Steven: Even though it might be hard to admit it, we all know the one kid that seems like he’s from another planet in our youth group (I’ll call them out-there students from now on). He’s typically the one that yells the loudest, makes the weirdest comments during a deep conversation, or farts in the middle of prayer time. Whoever that student is for you (hopefully it’s not one that farts in the middle of prayer if you’re a female leader reading this), there are simple things you can do to reel that student in to meld with the rest of them. That’s not to say that we all want our students to be cookie-cutter copies of each other, but it’s usually easier to get through a serious discussion time without discussing what our favorite Pokemon is.

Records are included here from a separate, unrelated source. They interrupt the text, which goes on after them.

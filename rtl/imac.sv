// imac: 2N-bit fixed-point improved MAC (I-MAC), Sum <= Sum + A*B.
//
// An NxN Adjusted Vedic multiplier forms the 2N-bit product of the unsigned
// operands a and b; a 2N-bit HBK-CSLA adds it to the accumulator register. The
// structure (multiplier, HBK-CSLA, accumulator) follows the I-MAC; the default
// N = 32 is the 64-bit I-MAC, and N = 4, 8, 16 give the 8-, 16- and 32-bit ones.
//
// Timing: one multiply-accumulate per clock. On a rising edge of clk with
// start = 1, sum takes the value sum + a*b (modulo 2^(2N)); with start = 0 it
// holds. rst_n (asynchronous, active low) clears the accumulator. The reset, the
// wrap-around on overflow and the hold with start = 0 are this design's choices.
module imac #(
  parameter int unsigned N = 32
) (
  input  logic           clk,
  input  logic           rst_n,
  input  logic           start,
  input  logic [N-1:0]   a,
  input  logic [N-1:0]   b,
  output logic [2*N-1:0] sum
);

  logic [2*N-1:0] prod;
  logic [2*N-1:0] sum_next;
  logic           unused_cout;

  adjusted_vm #(.N(N)) u_vm (.a(a), .b(b), .p(prod));

  hbk_csla #(.W(2 * N)) u_acc_add (
    .a(sum), .b(prod), .cin(1'b0), .s(sum_next), .cout(unused_cout)
  );

  always_ff @(posedge clk or negedge rst_n) begin
    if (!rst_n)     sum <= '0;
    else if (start) sum <= sum_next;
  end

endmodule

One of the things I always try to keep in mind is that we tend to want to bring students up to our level. We think that it’s extremely difficult to get them thinking like us, when in reality, that’s the opposite of how we should approach youth ministry. Instead of trying to get students to our level, try to get to their level. This is especially true when dealing with out-there students. For many of them, they may just not be as mature as the rest of your group, so it’s more important to get down to their way of understanding things. Rather than preaching about the philosophy and approach of Paul’s ministry, give them something they can chew on, like how to apply something from Paul’s ministry in their lives. If we get down to a student level (not just the out-there students, but all of them), we can connect with students way more effectively than if we try to bring them to our level.

Finally, if you have a really active or rowdy student, give them something to do. Some examples: have your high-energy kid pass out pens, find a Bible verse for that night, set up the game you’re playing, or just get them involved in discussion more often. The worst thing that you can do with these high-energy students is give them idle hands. If you don’t give them something to do, they’ll make up something for them to do, and it’ll probably end up stirring the rest of the group up.

Bottom line: Don’t be discouraged by the “problem” students. They need Jesus just like everyone else, and there’s always something you can do to get them to connect with the rest of the group. Not giving up on them is another way to pass on your wisdom from generation to generation.